→ DESCRIPTION OF THE TASK:
Extract every line below that contains the word "what".

→ EXTRACTED ENTRIES:
// tb_content_inspection: self-checking test of the partitioned TCAM content
// inspection system at its default size (w = 4, 4096-entry P_TCAM,
// 2M-entry S_TCAM, 40-entry suffix cache, signatures up to 128 bytes).
//
// The testbench partitions a small signature set itself (short patterns with
// and without don't-care padding, long patterns sharing a prefix and a
// suffix, an alias pattern that is a prefix of one signature and a suffix of
// another, a padded final partition that can never be cached, and a
// 128-byte signature of 32 partitions), loads the P_TCAM and S_TCAM, and
// streams random payloads with signatures planted in them. An independent
// window-by-window model predicts every short-pattern match, every
// candidate signature address permutation, the cache hits and misses (fewer
// than 40 exact suffixes, so nothing is evicted) and all activity counters.
// The S_TCAM is rewritten half way, which must empty the cache. The rate is
// checked too: one byte per cycle, one stall per cache miss and W pad steps
// between payloads.
module tb_content_inspection;
  import snic_pkg::*;

  localparam int W = 4, P_DEPTH = 4096, S_DEPTH = 2097152, C_DEPTH = 40, L = 128;
  localparam int KEY_W = 8 * W, PAW = $clog2(P_DEPTH), SAW = $clog2(S_DEPTH);
  localparam int AW = (PAW > SAW) ? PAW : SAW, MAX_SEG = L / W;

  logic clk = 1'b0, rst_n = 1'b0;
  always #5 clk = ~clk;

  logic [7:0] in_data = '0;
  logic in_valid = 1'b0, in_last = 1'b0, in_ready;
  logic p_wr_en = 1'b0, p_wr_valid = 1'b0, s_wr_en = 1'b0, s_wr_valid = 1'b0;
  logic [PAW-1:0] p_wr_addr = '0;
  logic [SAW-1:0] s_wr_addr = '0;
  logic [KEY_W-1:0] p_wr_value = '0, p_wr_mask = '0, s_wr_value = '0, s_wr_mask = '0;
  pat_flags_t p_wr_flags = '0, s_wr_flags = '0;
  logic short_match_valid, cand_valid;
  logic [PAW-1:0] short_match_addr;
  logic [$clog2(MAX_SEG+1)-1:0] cand_len;
  logic [AW-1:0] cand_addr [MAX_SEG];
  logic [1:0] cand_desc [MAX_SEG];
  ci_stats_t stats;

  content_inspection dut (.*);

  int checks = 0, failures = 0;
  task automatic check(input bit ok, input string what);
    checks++;
    if (!ok) begin
      failures++;
      if (failures < 20) $display("FAIL: %s", what);
    end
  endtask

  // ------------------------------------------------------------ signatures
  typedef struct {
    logic [KEY_W-1:0] v, m;
    bit conc, inter;
    int addr;
  } ent_t;
  ent_t P[$], S[$];

  function automatic int find(ref ent_t q[$], input logic [KEY_W-1:0] key);
    foreach (q[i]) if (((key ^ q[i].v) & q[i].m) == '0) return i;
    return -1;
  endfunction

  function automatic int find_exact(ref ent_t q[$], input logic [KEY_W-1:0] v,
                                    input logic [KEY_W-1:0] m);
    foreach (q[i]) if (q[i].v == v && q[i].m == m) return i;
    return -1;
  endfunction

  typedef logic [7:0] bytes_t[$];
  bytes_t sigs[$];

  function automatic bytes_t str2b(input string s);
    bytes_t b;
    for (int i = 0; i < s.len(); i++) b.push_back(s[i]);
    return b;
  endfunction

  task automatic add_sig(input bytes_t b);
    int n = (b.size() + W - 1) / W;
    sigs.push_back(b);
    for (int j = 0; j < n; j++) begin
      logic [KEY_W-1:0] v = '0, m = '0;
      int k;
      for (int i = 0; i < W; i++) begin
        if (j * W + i < b.size()) begin
          v[(W-1-i)*8 +: 8] = b[j*W+i];
          m[(W-1-i)*8 +: 8] = 8'hFF;
        end
      end
      if (j == 0) begin
        k = find_exact(P, v, m);
        if (k < 0) begin P.push_back('{v: v, m: m, conc: 0, inter: 0, addr: 5 + P.size() * 61}); k = P.size() - 1; end
        if (n == 1) P[k].conc = 1; else P[k].inter = 1;
      end else begin
        k = find_exact(S, v, m);
        if (k < 0) begin S.push_back('{v: v, m: m, conc: 0, inter: 0, addr: 3 + S.size() * 251}); k = S.size() - 1; end
        if (j == n - 1) S[k].conc = 1; else S[k].inter = 1;
      end
    end
  endtask

  task automatic write_p(input int i);
    @(negedge clk);
    p_wr_en = 1; p_wr_addr = PAW'(P[i].addr); p_wr_value = P[i].v; p_wr_mask = P[i].m;
    p_wr_flags = '{conc: P[i].conc, inter: P[i].inter}; p_wr_valid = 1;
    @(negedge clk);
    p_wr_en = 0;
  endtask

  task automatic write_s(input int i);
    @(negedge clk);
    s_wr_en = 1; s_wr_addr = SAW'(S[i].addr); s_wr_value = S[i].v; s_wr_mask = S[i].m;
    s_wr_flags = '{conc: S[i].conc, inter: S[i].inter}; s_wr_valid = 1;
    @(negedge clk);
    s_wr_en = 0;
  endtask

  // ------------------------------------------------------------ model
  typedef struct { int len; int addr[MAX_SEG]; logic [1:0] desc[MAX_SEG]; } cand_t;
  int      short_q[$];
  cand_t   cand_q[$];
  logic [KEY_W-1:0] cache_set[$];
  int m_c_access = 0, m_c_hit = 0, m_s_access = 0, m_pause = 0, m_alias = 0;
  int m_short = 0, m_cand = 0, m_bytes = 0, m_pause_counted = 0;

  function automatic void model_payload(input bytes_t b, input bit last_payload);
    int X = b.size();
    bit act[];
    int e_addr[];
    logic [1:0] e_desc[];
    act = new[X]; e_addr = new[X]; e_desc = new[X];
    m_bytes += X;
    for (int k = 0; k < X; k++) begin
      logic [KEY_W-1:0] win = '0;
      int pi, si = -1;
      bit sen, ph, pint;
      for (int i = 0; i < W; i++) if (k + i < X) win[(W-1-i)*8 +: 8] = b[k+i];
      pi = find(P, win);
      ph = pi >= 0;
      pint = ph && P[pi].inter;
      sen = (k >= W) && act[k-W];
      if (sen) begin
        bit in_cache = 0;
        foreach (cache_set[c]) if (cache_set[c] == win) in_cache = 1;
        si = find(S, win);
        m_c_access++;
        if (in_cache) m_c_hit++;
        else begin
          m_s_access++; m_pause++;
          if (!last_payload || k <= X - 1 - W) m_pause_counted++;
          if (si >= 0 && S[si].m == '1) cache_set.push_back(win);
        end
      end
      act[k] = pint || (si >= 0 && S[si].inter);
      if (pint && si >= 0 && S[si].inter) m_alias++;
      if (pint) begin e_addr[k] = P[pi].addr; e_desc[k] = RB_PREFIX; end
      else if (si >= 0) begin e_addr[k] = S[si].addr; e_desc[k] = RB_SUFFIX; end
      else begin e_addr[k] = 0; e_desc[k] = RB_NULL; end
      if (ph && P[pi].conc) begin short_q.push_back(P[pi].addr); m_short++; end
    end
    for (int k = 0; k < X; k++) begin
      if (e_desc[k] == RB_PREFIX) begin
        cand_t c;
        c.len = 0;
        for (int j = 0; j < MAX_SEG; j++) begin
          int pos = k + j * W;
          if (pos < X && e_desc[pos] != RB_NULL) begin
            c.addr[j] = e_addr[pos]; c.desc[j] = e_desc[pos]; c.len++;
          end else break;
        end
        if (c.len >= 2) begin cand_q.push_back(c); m_cand++; end
      end
    end
  endfunction

  // ------------------------------------------------------------ monitors
  int got_short = 0, got_cand = 0, sp_i;
  cand_t ce;
  always @(negedge clk) begin
    if (rst_n && short_match_valid) begin
      got_short++;
      if (short_q.size() == 0) check(0, "unexpected short match");
      else begin
        sp_i = short_q.pop_front();
        check(int'(short_match_addr) == sp_i,
              $sformatf("short match addr %0d expected %0d", short_match_addr, sp_i));
      end
    end
    if (rst_n && cand_valid) begin
      got_cand++;
      if (cand_q.size() == 0) check(0, "unexpected candidate");
      else begin
        ce = cand_q.pop_front();
        check(int'(cand_len) == ce.len, $sformatf("candidate %0d len %0d expected %0d", got_cand, cand_len, ce.len));
        for (int j = 0; j < ce.len && j < MAX_SEG; j++)
          check(int'(cand_addr[j]) == ce.addr[j] && cand_desc[j] == ce.desc[j],
                $sformatf("candidate %0d element %0d: %0d/%b expected %0d/%b", got_cand, j,
                          cand_addr[j], cand_desc[j], ce.addr[j], ce.desc[j]));
      end
    end
  end

  // first and last accepted byte, for the rate check
  longint cyc = 0, first_take = -1, last_take = -1, idle_ready = 0, idle_at_last = 0;
  always @(posedge clk) begin
    cyc <= cyc + 1;
    // cycles the block could have taken a byte but the testbench offered none
    if (first_take >= 0 && in_ready && !in_valid) idle_ready <= idle_ready + 1;
    if (in_valid && in_ready) begin
      if (first_take < 0) first_take <= cyc;
      last_take <= cyc;
      idle_at_last <= idle_ready;
    end
  end

  initial begin
    repeat (400000) @(posedge clk);
    failures++;
    $display("FAIL: watchdog");
    $display("TB_RESULT checks=%0d failures=%0d", checks, failures);
    $finish;
  end

  // ------------------------------------------------------------ stimulus
  bytes_t pl;
  int npay = 0;

  task automatic send(input bytes_t b, input bit last_payload);
    model_payload(b, last_payload);
    npay++;
    for (int i = 0; i < b.size(); i++) begin
      in_data = b[i]; in_valid = 1; in_last = (i == b.size() - 1);
      do @(posedge clk); while (!in_ready);
      @(negedge clk);
    end
    in_valid = 0; in_last = 0;
  endtask

  function automatic bytes_t make_payload(input int len, input int nplant);
    bytes_t b;
    for (int i = 0; i < len; i++) b.push_back(8'($urandom_range(0, 255)));
    for (int n = 0; n < nplant; n++) begin
      int s = $urandom_range(0, sigs.size() - 1);
      int at;
      if (sigs[s].size() >= len) continue;
      at = $urandom_range(0, len - sigs[s].size());
      foreach (sigs[s][i]) b[at + i] = sigs[s][i];
    end
    return b;
  endfunction

  initial begin
    bytes_t big;
    add_sig(str2b("AB"));
    add_sig(str2b("WXYZ"));
    add_sig(str2b("ABCDEFGHIJ"));
    add_sig(str2b("ABCDEFGHKLMN"));
    add_sig(str2b("QRSTABCDUVWX"));
    add_sig(str2b("abcdefghijklmnopqrstuvwxyz0123456789!@#$"));
    add_sig(str2b("MNOPQ"));
    for (int i = 0; i < L; i++) big.push_back(8'h80 + 8'(i % 64));
    add_sig(big);
    $display("P entries %0d, S entries %0d", P.size(), S.size());

    repeat (3) @(negedge clk);
    rst_n = 1;
    foreach (P[i]) write_p(i);
    foreach (S[i]) write_s(i);
    repeat (2) @(negedge clk);

    // Directed payloads: each signature alone, then everything twice (cache hits).
    for (int r = 0; r < 2; r++)
      foreach (sigs[s]) begin
        pl = sigs[s];
        pl.push_front(8'h11); pl.push_back(8'h22); pl.push_back(8'h33);
        send(pl, 0);
      end
    // Random payloads with planted signatures.
    for (int n = 0; n < 40; n++) send(make_payload($urandom_range(20, 400), $urandom_range(0, 4)), 0);

    // Rewrite an S_TCAM entry with the same contents: the cache must empty.
    repeat (2 * W + 2) @(negedge clk);
    write_s(0);
    cache_set.delete();
    for (int n = 0; n < 20; n++) send(make_payload($urandom_range(20, 300), $urandom_range(1, 4)), 0);
    pl = sigs[7]; pl.push_back(8'h00); pl.push_back(8'h01); pl.push_back(8'h02); pl.push_back(8'h03);
    send(pl, 1);

    repeat (L + 20) @(negedge clk);
    check(short_q.size() == 0, $sformatf("%0d short matches missing", short_q.size()));
    check(cand_q.size() == 0, $sformatf("%0d candidates missing", cand_q.size()));
    check(stats.p_access == 32'(m_bytes), $sformatf("P_TCAM accesses %0d expected %0d (one per byte)", stats.p_access, m_bytes));
    check(stats.c_access == 32'(m_c_access), $sformatf("cache accesses %0d expected %0d", stats.c_access, m_c_access));
    check(stats.c_hit == 32'(m_c_hit), $sformatf("cache hits %0d expected %0d", stats.c_hit, m_c_hit));
    check(stats.s_access == 32'(m_s_access), $sformatf("S_TCAM accesses %0d expected %0d", stats.s_access, m_s_access));
    check(stats.pause == 32'(m_pause), $sformatf("pauses %0d expected %0d", stats.pause, m_pause));
    check(stats.alias_hit == 32'(m_alias), $sformatf("alias hits %0d expected %0d", stats.alias_hit, m_alias));
    check(stats.short_match == 32'(m_short), "short match counter");
    check(stats.cand == 32'(m_cand), "candidate counter");
    check(last_take - first_take + 1 - idle_at_last == longint'(m_bytes + W * (npay - 1) + m_pause_counted),
          $sformatf("rate: %0d busy cycles from first to last byte, expected %0d",
                    last_take - first_take + 1 - idle_at_last, m_bytes + W * (npay - 1) + m_pause_counted));
    check(m_c_hit > 0 && m_pause > 0 && m_alias > 0 && m_short > 0 && m_cand > 0,
          "every mechanism exercised");
    $display("bytes=%0d payloads=%0d short=%0d cand=%0d cache_access=%0d cache_hit=%0d pauses=%0d alias=%0d",
             m_bytes, npay, m_short, m_cand, m_c_access, m_c_hit, m_pause, m_alias);
    $display("TB_RESULT checks=%0d failures=%0d", checks, failures);
    $finish;
  end
endmodule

→ RESULT OF THE EXERCISE:
  task automatic check(input bit ok, input string what);
      if (failures < 20) $display("FAIL: %s", what);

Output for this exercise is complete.